WORKING DATA:

// tb_fe_chip: one front-end chip driven as a controller would drive it.
// Checks the power-up settings, register loading and read-back through
// either command input, the fast-OR network with the trigger mask, the event
// FIFO with the channel mask, read-event/end-read-event data shifting in both
// directions with the bypass of a chip without hits, clear-event, FIFO reset,
// chip reset, the calibration strobe, and that commands from the side not
// selected are ignored.
module tb_fe_chip;
  import glast_pkg::*;
  logic clk = 0, rst_n = 0;
  logic [4:0] chip_addr = 5'd4;
  logic [NCHAN-1:0] disc = '0;
  logic clk_en_l = 0, cmd_l = 0, trig_l = 0, clk_en_r = 0, cmd_r = 0, trig_r = 0;
  logic fast_or_from_l = 0, fast_or_from_r = 0, fast_or_to_l, fast_or_to_r;
  logic data_in_l = 0, data_in_r = 0, data_out_l, data_out_r, ctrl_out, ctrl_oe;
  logic [NCHAN-1:0] cal_mask;
  logic [6:0] cal_dac, thr_dac;
  logic cal_strobe;
  always #5 clk = !clk;
  fe_chip dut (.*);

  int checks = 0, failures = 0;
  task automatic check(bit ok, string what);
    checks++; if (!ok) begin failures++; $display("FAIL: %s", what); end
  endtask
  initial begin
    repeat (200000) @(posedge clk); failures++;
    $display("TB_RESULT checks=%0d failures=%0d", checks, failures); $finish;
  end

  // one clock pulse on side s with command bit b; returns the data and
  // read-back outputs seen before the edge
  bit rb_q[$], rbv_q[$];
  task automatic pulse(bit s, bit b);
    if (s) begin clk_en_r = 1; cmd_r = b; end else begin clk_en_l = 1; cmd_l = b; end
    #1 rb_q.push_back(ctrl_out); rbv_q.push_back(ctrl_oe);
    @(negedge clk);
    clk_en_l = 0; clk_en_r = 0; cmd_l = 0; cmd_r = 0;
  endtask
  task automatic command(bit s, logic [4:0] a, fe_cmd_e c, int extra);
    pulse(s, 1);
    for (int i = 0; i < 3; i++) pulse(s, c[i]);
    for (int i = 0; i < 5; i++) pulse(s, a[i]);
    for (int i = 0; i < extra; i++) pulse(s, 0);
  endtask
  task automatic load(bit s, logic [4:0] a, logic [FE_CTRL_BITS-1:0] v);
    pulse(s, 1);
    for (int i = 0; i < 3; i++) pulse(s, FE_LOAD_CTRL[i]);
    for (int i = 0; i < 5; i++) pulse(s, a[i]);
    rb_q = {}; rbv_q = {};
    for (int i = 0; i < FE_CTRL_BITS; i++) pulse(s, v[i]);
    rb_q = rb_q[0:FE_CTRL_BITS-1]; rbv_q = rbv_q[0:FE_CTRL_BITS-1];
    pulse(s, 0);
  endtask
  function automatic logic [FE_CTRL_BITS-1:0] img(bit right, int chm, int trm);
    logic [FE_CTRL_BITS-1:0] d = '0;
    for (int n = 0; n < 64; n++) begin d[n] = (n % 4 == 0); d[64+n] = 1; d[128+n] = 1; end
    d[198:193] = 6'b111100; d[205:200] = 6'b111010; d[206] = right;
    if (chm >= 0) d[127 - chm] = 0;
    if (trm >= 0) d[128 + trm] = 0;
    return d;
  endfunction
  task automatic trigger(bit s);
    if (s) trig_r = 1; else trig_l = 1;
    @(negedge clk); trig_l = 0; trig_r = 0;
    @(negedge clk);
  endtask
  // read one event on side s, shifting n bits; returns the stream
  task automatic read_event(bit s, int n, output bit q[$]);
    q = {};
    command(s, WILDCARD, FE_READ_EVENT, 1);
    for (int i = 0; i < n; i++) begin
      #1 q.push_back(s ? data_out_r : data_out_l);
      pulse(s, 0);
    end
    command(s, WILDCARD, FE_END_READ, 1);
  endtask

  bit q[$];
  logic [63:0] pat;
  int cal_len;

  initial begin
    repeat (3) @(negedge clk); rst_n = 1; @(negedge clk);
    check(thr_dac == 7'b0_010111 && cal_dac == 7'b0_001111, "DAC power-up settings");
    check(cal_mask == {16{4'b0001}}, "calibration mask power-up");

    // load through the right input: channel 10 masked, trigger mask ch 20 off
    load(1'b1, 5'd4, img(1'b0, 10, 20));
    begin
      int n1;
      n1 = 0;
      foreach (rbv_q[i]) n1 += int'(rbv_q[i]);
      check(n1 == FE_CTRL_BITS, $sformatf("read-back enabled for own address (%0d)", n1));
    end
    begin
      logic [FE_CTRL_BITS-1:0] got, def;
      def = img(1'b0, -1, -1);
      for (int i = 0; i < FE_CTRL_BITS; i++) got[i] = rb_q[i];
      check(got == def, "read-back of the power-up contents");
    end
    load(1'b0, WILDCARD, img(1'b0, 10, 20));
    check(rbv_q.sum() with (int'(item)) == 0, "no read-back on wild card");

    // fast-OR
    disc = '0; disc[20] = 1; #1;
    check(!fast_or_to_l && !fast_or_to_r, "trigger-masked channel gives no fast-OR");
    disc[3] = 1; #1;
    check(fast_or_to_l && !fast_or_to_r, "fast-OR to the left only");
    disc = '0; fast_or_from_r = 1; #1;
    check(fast_or_to_l, "neighbour fast-OR passed on");
    fast_or_from_r = 0; fast_or_from_l = 1; #1;
    check(!fast_or_to_l && !fast_or_to_r, "fast-OR from the left not passed leftward");
    fast_or_from_l = 0;

    // event 1 with hits (channel 10 masked), event 2 empty
    pat = 64'h8000_0000_0004_0409;   // channels 0,3,10,18,63
    disc = pat; trigger(1'b0); disc = '0;
    trigger(1'b0);
    // read event command from the right (not selected) is ignored
    begin
      bit dummy[$];
      read_event(1'b1, 3, dummy);
    end
    data_in_r = 1;                    // the chip behind sends ones
    read_event(1'b0, 70, q);
    begin
      bit ok; ok = (q[0] == 1);
      for (int c = 0; c < 64; c++) ok &= (q[1 + c] == (pat[c] && c != 10));
      for (int k = 65; k < 70; k++) ok &= (q[k] == 1);
      check(ok, "event with hits: 1, channels 0..63, then the chip behind");
    end
    read_event(1'b0, 4, q);
    check(q[0] == 0 && q[1] == 1 && q[2] == 1 && q[3] == 1,
          "empty event: one 0, then bypass");
    data_in_r = 0;

    // clear event drops the oldest event
    disc = 64'h1; trigger(1'b0); disc = 64'h2; trigger(1'b0); disc = '0;
    command(1'b0, 5'd4, FE_CLEAR_EVT, 3);
    read_event(1'b0, 3, q);
    check(q[0] == 1 && q[1] == 0 && q[2] == 1, "clear-event dropped the first event");
    // reset FIFO empties it
    disc = 64'h1; trigger(1'b0); trigger(1'b0); disc = '0;
    command(1'b0, 5'd4, FE_RESET_FIFO, 3);
    disc = 64'h4; trigger(1'b0); disc = '0;
    read_event(1'b0, 4, q);
    check(q[0] == 1 && q[1] == 0 && q[2] == 0 && q[3] == 1, "reset-FIFO emptied the FIFO");

    // calibration strobe length in clock pulses
    command(1'b0, 5'd4, FE_CAL_STROBE, 1);
    cal_len = 0;
    while (cal_strobe) begin pulse(1'b0, 0); cal_len++; end
    check(cal_len == FE_CAL_CLOCKS - FE_FRAME_BITS - 1,
          $sformatf("calibration strobe for %0d pulses", cal_len));

    // switch to read out to the right (loaded through the left input)
    load(1'b0, 5'd4, img(1'b1, -1, -1));
    disc = '0; disc[5] = 1; #1;
    check(fast_or_to_r && !fast_or_to_l, "fast-OR to the right");
    pat = 64'h0000_0000_0000_0021;   // channels 0 and 5
    disc = pat; trigger(1'b1); disc = '0;
    read_event(1'b1, 65, q);
    begin
      bit ok; ok = (q[0] == 1);
      for (int c = 0; c < 64; c++) ok &= (q[1 + c] == pat[63 - c]);
      check(ok, "right-going register sends channel 63 first");
    end
    // chip reset restores the defaults (reads out to the left again)
    command(1'b1, 5'd4, FE_RESET, 3);
    disc = '0; disc[5] = 1; #1;
    check(fast_or_to_l && !fast_or_to_r, "reset restores the left-right bit");
    disc = '0;
    $display("TB_RESULT checks=%0d failures=%0d", checks, failures);
    $finish;
  end
endmodule
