// controller: the hybrid controller chip. Two sit on every hybrid, one at
// each end of the string of front-end chips, and either can configure and read
// all of them.
//
// It joins the units of the chip:
//   ctl_trigger_logic   fast-OR gate to the tower, latency and TOT counters
//   ctl_tot_fifo        8-deep FIFO of TOT counts and readout flags
//   ctl_global_control  command decoding, control register, front-end
//                       command and clock sequencing
//   ctl_hit_counter     zero suppression of the front-end data
//   ctl_event_buffer x2 hit lists of two events (one filling, one sending)
//   ctl_io_control      token protocol and packet output
// The trigger from the tower goes straight through to the front-end chips
// (fe_trig), so that they latch their comparators while they are still high.
// Each read-event command changes the buffer written next, and each token the
// buffer read next. Everything runs on the always-running 20 MHz clock clk.
module controller
  import glast_pkg::*;
(
  input  logic       clk,
  input  logic       rst_n,        // hard reset pad
  input  logic [4:0] layer_addr,   // hard-wired layer address
  // from the tower controller
  input  logic       cmd_in,
  input  logic       trigger_in,
  output logic       fast_or_out,
  // front-end chips
  input  logic       fast_or_in,
  output logic       fe_clk_en,
  output logic       fe_cmd,
  output logic       fe_trig,
  input  logic       fe_data_in,
  input  logic       fe_ctrl_rd,
  // readout chain
  input  logic       token_in,     // from the previous layer
  output logic       token_out,    // to the next layer
  input  logic       data_in,      // from the next layer
  output logic       data_out,     // to the previous layer
  // status
  output logic       read_stall,
  output logic       seq_busy
);
  logic        soft_rst;
  ctl_cfg_t    cfg;

  // trigger logic and TOT FIFO
  logic                push, upd, tot_pop, lat_active, tot_counting;
  tot_entry_t          push_entry, tot_head;
  logic [2:0]          wr_idx, upd_idx;
  logic [TOT_BITS-1:0] upd_tot;
  logic                tf_empty, tf_full;

  assign fe_trig = trigger_in;

  ctl_trigger_logic u_trig (
    .clk, .rst_n, .soft_rst, .fast_or_in, .fast_or_out, .trigger_in,
    .fifo_wr_idx(wr_idx), .push, .push_entry, .upd, .upd_idx, .upd_tot,
    .lat_active, .tot_counting);

  ctl_tot_fifo u_tot_fifo (
    .clk, .rst_n, .clear(soft_rst), .push, .push_entry, .wr_idx,
    .upd, .upd_idx, .upd_tot, .pop(tot_pop), .head(tot_head),
    .empty(tf_empty), .full(tf_full));

  // hit counter
  logic                 hc_start, hc_bv, hc_busy, hc_done, hit_we, hc_ovf;
  logic [5:0]           hit_idx, hc_nhits;
  logic [WORD_BITS-1:0] hit_word;

  ctl_hit_counter u_hits (
    .clk, .rst_n, .soft_rst, .start(hc_start), .nchips(cfg.nchips),
    .bit_valid(hc_bv), .bit_in(fe_data_in), .busy(hc_busy), .done(hc_done),
    .hit_we, .hit_idx, .hit_word, .nhits(hc_nhits), .overflow(hc_ovf));

  // global control
  logic                aux_valid, aux_bit, wr_sel;
  logic [1:0]          buf_ready, hdr_we;
  logic [5:0]          hdr_nhits;
  logic [TOT_BITS-1:0] hdr_tot;
  logic                hdr_err;

  ctl_global_control u_ctl (
    .clk, .rst_n, .layer_addr, .cmd_in, .soft_rst, .cfg,
    .fe_clk_en, .fe_cmd, .fe_ctrl_rd, .aux_valid, .aux_bit,
    .tot_pop, .tot_head,
    .hc_start, .hc_bit_valid(hc_bv), .hc_done, .hc_nhits, .hc_overflow(hc_ovf),
    .buf_ready, .wr_sel, .hdr_we, .hdr_nhits, .hdr_tot, .hdr_err,
    .seq_busy, .read_stall);

  // event buffers
  logic [1:0][5:0]           b_nhits;
  logic [1:0][TOT_BITS-1:0]  b_tot;
  logic [1:0]                b_err, b_release;
  logic [1:0][WORD_BITS-1:0] b_word;
  logic [5:0]                ridx;
  logic                      rd_sel, sending;

  for (genvar b = 0; b < 2; b++) begin : g_buf
    ctl_event_buffer u_buf (
      .clk, .rst_n, .soft_rst,
      .we(hit_we && (wr_sel == 1'(b))), .widx(hit_idx), .wword(hit_word),
      .hdr_we(hdr_we[b]), .hdr_nhits, .hdr_tot, .hdr_err,
      .release_buf(b_release[b]), .ridx, .rword(b_word[b]),
      .ready(buf_ready[b]), .nhits(b_nhits[b]), .tot(b_tot[b]), .err(b_err[b]));
  end

  ctl_io_control u_io (
    .clk, .rst_n, .soft_rst, .layer_addr, .cksum_en(cfg.cksum_en),
    .token_in, .token_out, .data_in, .data_out, .aux_valid, .aux_bit,
    .buf_ready, .buf_nhits(b_nhits), .buf_tot(b_tot), .buf_err(b_err),
    .buf_word(b_word), .ridx, .buf_release(b_release), .rd_sel, .sending);

  logic unused_ok;
  assign unused_ok = ^{hc_busy, tf_empty, tf_full, lat_active, tot_counting,
                       cfg.unused};
endmodule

DESCRIPTION OF THE TASK: Return all lines from the entries that contain the string "extra".

ANSWER TO THIS EXERCISE:
  task automatic command(bit s, logic [4:0] a, fe_cmd_e c, int extra);
    for (int i = 0; i < extra; i++) pulse(s, 0);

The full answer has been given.